Two males eh? Don't think there'll be too many hatchies coming out of that pair then.....
Oh well, was just a speculator question, they're an amazing looking snake, just never saw them advertised.

Thanks for the replies Whitey & Jonno


----------



## getarealdog (May 23, 2009)

*White Lip!*

Don't Know


----------



## pythons73 (May 23, 2009)

That one getarealdog is amazing,defiantly alot different to the pictures ive seen.The majority are darker in colour,i wish there was some around,as i think they are awesome.Its ashame that their is 2 males,and not a pair,if their was any for sale,what price tag would they be at,i could imagine that they would sell for a nice amount.


----------



## m.punja (May 23, 2009)

what is their scientific name. It's the first I've ever heard or seen of them. are they a liasis?


----------



## pythonmum (May 23, 2009)

Price would depend on how much people want to pay! If rare and good looking an auction might give the best indication of price. Without possible mates, price would not be as high because no breeding potential.


----------



## pythons73 (May 23, 2009)

Leiopython Albertisii,aka White Lipped Python


----------



## Sock Puppet (May 23, 2009)

pythons73 said:


> That one getarealdog is amazing,defiantly alot different to the pictures ive seen.The majority are darker in colour,i wish there was some around,as i think they are awesome.Its ashame that their is 2 males,and not a pair,if their was any for sale,what price tag would they be at,i could imagine that they would sell for a nice amount.


 
I've read there are two colour phases, a dark one & a golden one, I've only ever seen pics of the goldens. Nice pic btw



m.punja said:


> what is their scientific name. It's the first I've ever heard or seen of them. are they a liasis?


 
Check my opening post on this thread for scientific name, it's Leiopython Albertisii. 
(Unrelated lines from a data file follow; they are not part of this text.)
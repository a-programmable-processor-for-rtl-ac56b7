// tb_mont_mult: self-checking test of the two-stream Montgomery multiplier.
//
// Random odd moduli N of 1 to 4 32-bit groups and operands A0, A1, B < N are multiplied;
// each result is compared with A*B*2^-n mod N (n = 32 * groups) computed here with wide
// integers, halving modulo N n times. The testbench supplies the operand bits the way the
// exponentiation unit does, from registers of n bits rotated right by two on each a_shift
// pulse, and checks that the registers are back to their starting value (exactly n/2
// pulses each) and that done arrives mm_latency(groups) cycles after start.
module tb_mont_mult;
  import crypto_pkg::*;

  localparam int unsigned G = MAX_GROUPS;
  localparam int unsigned W = 32 * G;

  logic         clk = 0, rst_n = 0, start = 0;
  logic [2:0]   ng;
  logic [W-1:0] n_in, b_in, res0, res1;
  logic [W-1:0] areg0, areg1, a0_init, a1_init;
  logic [1:0]   a_shift;
  logic         busy, done;
  int           checks = 0, failures = 0;
  int           nbits;

  always #5 clk = ~clk;

  mont_mult #(.MAXG(G)) dut (
    .clk, .rst_n, .start, .ng, .n_in, .b_in,
    .a_digit0(areg0[1:0]), .a_digit1(areg1[1:0]), .a_shift,
    .busy, .done, .res0, .res1
  );

  function automatic logic [W-1:0] rot2(logic [W-1:0] v, int bits);
    logic [W-1:0] r;
    r = v >> 2;
    r[bits-2 +: 2] = v[1:0];
    return r;
  endfunction

  always @(posedge clk) begin
    if (a_shift[0]) areg0 <= rot2(areg0, nbits);
    if (a_shift[1]) areg1 <= rot2(areg1, nbits);
  end

  function automatic logic [W-1:0] mont_ref(logic [W-1:0] a, logic [W-1:0] b,
                                            logic [W-1:0] n, int bits);
    logic [2*W+1:0] r;
    r = (2*W+2)'(a) * (2*W+2)'(b);
    r = r % (2*W+2)'(n);
    for (int i = 0; i < bits; i++) begin
      if (r[0]) r = r + (2*W+2)'(n);
      r = r >> 1;
    end
    return W'(r);
  endfunction

  function automatic logic [W-1:0] rand_w(int groups);
    logic [W-1:0] v;
    v = '0;
    for (int i = 0; i < groups; i++) v[32*i +: 32] = $urandom();
    return v;
  endfunction

  task automatic check(input string what, input logic [W-1:0] got, input logic [W-1:0] exp);
    checks++;
    if (got !== exp) begin
      failures++;
      $display("FAIL %s (groups %0d): got %h expected %h", what, ng, got, exp);
    end
  endtask

  task automatic run(input int groups, input logic [W-1:0] n, input logic [W-1:0] a0,
                     input logic [W-1:0] a1, input logic [W-1:0] b);
    int cycles;
    @(negedge clk);
    ng = 3'(groups); nbits = 32 * groups;
    n_in = n; b_in = b; areg0 = a0; areg1 = a1; a0_init = a0; a1_init = a1;
    start = 1;
    @(negedge clk);
    start = 0;
    cycles = 1;
    while (!done) begin @(negedge clk); cycles++; end
    check("res0", res0, mont_ref(a0, b, n, nbits));
    check("res1", res1, mont_ref(a1, b, n, nbits));
    check("latency", W'(cycles), W'(mm_latency(groups)));
    check("a0 restored", areg0, a0_init);
    check("a1 restored", areg1, a1_init);
  endtask

  initial begin
    logic [W-1:0] n, ones;
    ng = 3'd1; nbits = 32;
    n_in = '0; b_in = '0; areg0 = '0; areg1 = '0;
    repeat (3) @(negedge clk);
    rst_n = 1;
    for (int g = 1; g <= int'(G); g++) begin
      // corner cases: all-ones modulus with operands N-1, and the smallest modulus
      ones = '0;
      for (int i = 0; i < 32 * g; i++) ones[i] = 1'b1;
      run(g, ones, ones - 1, ones - 1, ones - 1);
      run(g, W'(3), W'(2), W'(1), W'(2));
      for (int t = 0; t < 40; t++) begin
        n = rand_w(g) | W'(1);
        if (t % 3 == 0) n[32*g-1] = 1'b1;
        run(g, n, rand_w(g) % n, rand_w(g) % n, rand_w(g) % n);
      end
    end
    $display("TB_RESULT checks=%0d failures=%0d", checks, failures);
    $finish;
  end

  initial begin
    repeat (400000) @(posedge clk);
    failures++;
    $display("watchdog expired");
    $display("TB_RESULT checks=%0d failures=%0d", checks, failures);
    $finish;
  end
endmodule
Cheers all, thanks for the replies.

Would love to see some dark phase WLPs if anyone has pics!


----------



## pythons73 (May 23, 2009)

Ive only seen the dark version,those lighter phase are stunning.


----------



## Sock Puppet (May 23, 2009)

Found a pic of a darker one, cool! Still prefer the golden though


----------



## No-two (May 23, 2009)

They're very stunning pythons, it's a shame they won't be avaible for us unless somthing dodgy is going on (which allways is) I'd love to see them avalible one day, who evers got the males is a very lucky person even though they' can't breed them.


----------



## bundysnake (May 23, 2009)

Gee Whiz they are beautiful snakes, wish i could get a hold of a pair and start breeding them.

Do they occur elsewhere?


----------



## GSXR_Boy (May 23, 2009)

No-two said:


> They're very stunning pythons, it's a shame they won't be avaible for us unless somthing dodgy is going on (which allways is) I'd love to see them avalible one day, who evers got the males is a very lucky person even though they' can't breed them.


 
Hopefully one of them was sexed wrong


----------



## junglepython2 (May 23, 2009)

They aren't super uncommon overseas, meant to be nice and bitey.


----------



## snake_boy (May 23, 2009)

where abouts in Aus are they?


----------



## krefft (May 23, 2009)

Someone in the NSW amnesty did declare between 6 and 8 animals. I've ne idea what happened to them. 
Taronga did have 4 of each colour phase 20 years ago, they are both spectacular looking animals.
It's one I've also been curious about, so good thread Tonksy. Lets hope that someone out there does still have more than what's been reported here.


----------



## girdheinz (May 23, 2009)

There was only ever 2 on the species list in 2006 in NSW (both males as already stated)


----------



## Serpentor (May 23, 2009)

So if they have been declared with the amnesty and they aren't exotics, are they still not allowed to breed them?


----------



## Sock Puppet (May 23, 2009)

bundysnake said:


> Do they occur elsewhere?


 


snake_boy said:


> where abouts in Aus are they?


 
As far as I know, they only occur on some islands in the Torres Strait in the Australian geographical range, but also in PNG (maybe Indonesia?). Would need someone a lot more knowlegable than myself to confirm this though.



junglepython2 said:


> They aren't super uncommon overseas, meant to be nice and bitey.


 
Yeah I was reading some older threads (probably should have done this pre-post rather than post-post eh?) & some keepers from overseas mentioned WLPs were a bit agro. But then again, how many threads do you read here of waters, olives, jungles etc being mental also? I'd put up with it if I could have one!


----------



## getarealdog (May 28, 2009)

*White Lip*

This would be a dark one yeah


----------



## Chrisreptile (May 28, 2009)

Are they yours getarealdog?
Or from overseas collections?


----------



## itbites (May 28, 2009)

They are a spectacular python!


----------



## Ozzie Python (May 29, 2009)

never even heard of them before. anyone have any further info on them? are they still found in the wild?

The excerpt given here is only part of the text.